If Lois Lerner’s Emails Are Missing We Have To Conclude That She Deliberately Deleted Them To Avoid Prosecution

As an old IT guy I am slightly amused with the unfolding Lerner email scandal since I thought we had fixed these problems in the last century and the Inspector General did not catch this. Not surprisingly a PJMedia post has a former IRS IT specialist conveying doubt on this scenario. He confirms my guess that the IRS is using Microsoft’s Outlook/Exchange for email and that they have followed the generally accepted business practices for backing up and archiving the emails. For almost a decade I supported Microsoft’s Outlook/Exchange at our business so I have to conclude that if the emails are missing from her copy of Outlook then she deliberately deleted them to avoid prosecution. If they are missing from the backups and archives, she had help from someone in the IT department.

Here is what the former IRS IT specialist said in the post at PJMedia.

First, he points to the United States Code for government record retention. That code, 44 U.S.C. Chapter 33, governs what a government record is and requires that agencies must notify the Archivist of any records that are destroyed and the reasons for destroying them.
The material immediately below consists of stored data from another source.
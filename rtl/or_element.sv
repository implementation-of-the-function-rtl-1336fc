// or_element: logical OR element (DW1 .. DW4 of the protection scheme).
//
// The output is 1 when at least one input is 1, exactly as the source article
// defines its OR elements. DW1..DW3 collect the three phase relays of one
// stage; DW4 collects the three stage outputs into the trip command.
// Purely combinational; N sets the number of inputs.
module or_element #(
  parameter int unsigned N = 3
) (
  input  logic [N-1:0] a,
  output logic         y
);

  always_comb y = |a;

endmodule
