// tb_or_element: self-checking test of the OR element. All input
// combinations for the 3-input element used for DW1..DW4, and random
// vectors for a 7-input one; the expected value is "at least one input set".
module tb_or_element;
  logic [2:0] a3;
  logic       y3;
  logic [6:0] a7;
  logic       y7;
  int checks = 0, failures = 0;

  or_element #(.N(3)) dut3 (.a(a3), .y(y3));
  or_element #(.N(7)) dut7 (.a(a7), .y(y7));

  initial begin
    #100000;
    failures++;
    $display("watchdog expired");
    $display("TB_RESULT checks=%0d failures=%0d", checks, failures);
    $finish;
  end

  initial begin
    for (int v = 0; v < 8; v++) begin
      logic exp;
      a3 = 3'(v);
      #1;
      exp = (v != 0);
      checks++;
      if (y3 !== exp) begin failures++; $display("FAIL N=3 a=%b y=%b", a3, y3); end
    end
    for (int k = 0; k < 300; k++) begin
      int cnt;
      a7 = (k % 3 == 0) ? 7'(1 << (k % 7)) : 7'($urandom_range(127));
      if (k % 10 == 0) a7 = '0;
      #1;
      cnt = $countones(a7);
      checks++;
      if (y7 !== (cnt > 0)) begin failures++; $display("FAIL N=7 a=%b y=%b", a7, y7); end
    end
    $display("TB_RESULT checks=%0d failures=%0d", checks, failures);
    $finish;
  end
endmodule
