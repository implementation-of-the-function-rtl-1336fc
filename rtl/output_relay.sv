// output_relay: output protection element KL, driving the disconnection
// command to the executive elements (circuit breaker).
//
// With LATCH = 1 (default) the trip output seals in: once the trip command
// has been seen, the output stays on until the reset command arrives while
// the trip command is off. Opening the breaker removes the fault current and
// with it the trip command, so a seal-in keeps the trip pulse long enough for
// the breaker to finish. With LATCH = 0 the output is the trip command
// registered by one clock.
//
// Interface: trip_cmd from the final OR element, reset_cmd from the
// operator, trip to the discrete output. Timing: trip rises one clock edge
// after trip_cmd. The source article only names KL as the output device; the
// register and the seal-in are this design's choice.
module output_relay #(
  parameter bit LATCH = 1'b1
) (
  input  logic clk,
  input  logic rst_n,
  input  logic trip_cmd,
  input  logic reset_cmd,
  output logic trip
);

  always_ff @(posedge clk or negedge rst_n) begin
    if (!rst_n)        trip <= 1'b0;
    else if (trip_cmd) trip <= 1'b1;
    else if (!LATCH)   trip <= 1'b0;
    else if (reset_cmd) trip <= 1'b0;
  end

endmodule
The code was put into place after Iran-Contra to keep government workers and contractors from deleting records.

Section § 3309 states that records “pertaining to claims and demands by or against the Government of the United States or to accounts in which the Government of the United States is concerned, either as debtor or creditor, may not be disposed of by the head of an agency under authorization granted under this chapter, until the claims, demands, and accounts have been settled and adjusted in the General Accounting Office, except upon the written approval of the Comptroller General of the United States.”

“These environments were required by federal regulations to be redundant and recoverable,” the former IRS IT worker says. “The recoverability requirements were put into place for exactly the reasons we see today.” Disposal of records outside the statutory standards requires permission in writing.
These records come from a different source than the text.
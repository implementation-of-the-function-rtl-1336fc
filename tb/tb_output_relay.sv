// tb_output_relay: self-checking test of the output trip element, both
// the sealing (LATCH=1) and the non-sealing (LATCH=0) form. Random trip and
// reset commands against reference models; checks that a seal-in outlives
// the trip command and that reset does not clear it while the command is on.
module tb_output_relay;
  logic clk = 0, rst_n = 0, trip_cmd = 0, reset_cmd = 0;
  logic trip_l, trip_n;
  logic ref_l = 0, ref_n = 0;
  int checks = 0, failures = 0, sealed = 0, reset_blocked = 0;

  output_relay #(.LATCH(1'b1)) dut_l (.clk(clk), .rst_n(rst_n), .trip_cmd(trip_cmd),
                                      .reset_cmd(reset_cmd), .trip(trip_l));
  output_relay #(.LATCH(1'b0)) dut_n (.clk(clk), .rst_n(rst_n), .trip_cmd(trip_cmd),
                                      .reset_cmd(reset_cmd), .trip(trip_n));

  always #5 clk = ~clk;

  always @(posedge clk) begin
    if (!rst_n) begin
      ref_l <= 0; ref_n <= 0;
    end else begin
      ref_n <= trip_cmd;
      if (trip_cmd) begin
        ref_l <= 1;
        if (reset_cmd && ref_l) reset_blocked++;
      end else if (reset_cmd) ref_l <= 0;
      else if (ref_l) sealed++;
    end
  end

  always @(negedge clk) begin
    checks += 2;
    if (trip_l !== ref_l) begin failures++; $display("FAIL latch t=%0t trip=%b ref=%b", $time, trip_l, ref_l); end
    if (trip_n !== ref_n) begin failures++; $display("FAIL nolatch t=%0t trip=%b ref=%b", $time, trip_n, ref_n); end
  end

  initial begin
    #1_000_000;
    failures++;
    $display("watchdog expired");
    $display("TB_RESULT checks=%0d failures=%0d", checks, failures);
    $finish;
  end

  initial begin
    repeat (2) @(posedge clk);
    #1 rst_n = 1;
    // One-cycle trip command: the latched output must stay on.
    @(posedge clk) #1 trip_cmd = 1;
    @(posedge clk) #1 trip_cmd = 0;
    repeat (10) @(posedge clk);
    #1;
    checks++;
    if (trip_l !== 1'b1) begin failures++; $display("FAIL no seal-in"); end
    // Reset while the command is on must not clear.
    #1 trip_cmd = 1; reset_cmd = 1;
    @(posedge clk) #1 trip_cmd = 0;
    @(posedge clk) #1 reset_cmd = 0;
    for (int k = 0; k < 2000; k++) begin
      @(posedge clk) #1;
      trip_cmd  = ($urandom_range(15) == 0);
      reset_cmd = ($urandom_range(19) == 0);
    end
    checks++;
    if (sealed < 10 || reset_blocked < 1) begin failures++; $display("FAIL coverage"); end
    $display("TB_RESULT checks=%0d failures=%0d", checks, failures);
    $finish;
  end
endmodule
He says that the IRS uses Microsoft Outlook/Exchange systems, which are backed up using Symantec NetBackup.

He also says that “the IRS is the cash cow of the federal government. When they ask for funding for anything it was granted without discussion.”
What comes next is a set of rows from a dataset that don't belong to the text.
// signal_flag: signalling element (KH1, KH2, KH3 of the protection scheme).
//
// Shows which stage of the protection has operated. The flag is set by a 1
// on its input and stays set after the input falls, so the operator can see
// which stage acted even after the breaker has cleared the fault; it is
// cleared by the reset command (set wins when both are high).
//
// Interface: set from the stage output, clear from the operator reset,
// flag to the signal output. Registered: flag follows set one clock edge
// later. The source article only names the element; making it a latched
// indicator, as relay targets usually are, is this design's choice.
module signal_flag (
  input  logic clk,
  input  logic rst_n,
  input  logic set,
  input  logic clear,
  output logic flag
);

  always_ff @(posedge clk or negedge rst_n) begin
    if (!rst_n)     flag <= 1'b0;
    else if (set)   flag <= 1'b1;
    else if (clear) flag <= 1'b0;
  end

endmodule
In the case of the prime contract and record retention, “The IRS IT projects were fully funded and never lacked for resources. To state ‘Backup tapes were reused after some short period’ is a complete joke.  The IRS had thousands and thousands of tapes and ‘Virtual Tape Libraries’ (VTL or non-tape backups based on hard drive storage technologies).  There was never a reason to reuse tapes.”

Indeed, the U.S. government has been getting out of the tape backup regime for years. The former IRS IT worker points to this ExaGrid document from 2011. In the document, ExaGrid discusses its work with the federal government to eliminate tape backups in favor of faster and more secure record retention systems.

ExaGrid specializes in disk-based records retention systems.

The former IRS IT worker adds that in his time on the prime contract, “I have worked for many federal agencies and the IRS had some of the best people.”

“This reason is why I scoff at the story being put out. Those folks would not have had such a short retention period for email unless they had it in writing from the highest levels. It would have made the local IT water cooler gossip if the IRS had screwed up and lost tons of email by accident.”

Yet the IRS claims that it lost the emails a year ago, and is only now telling congressional investigators.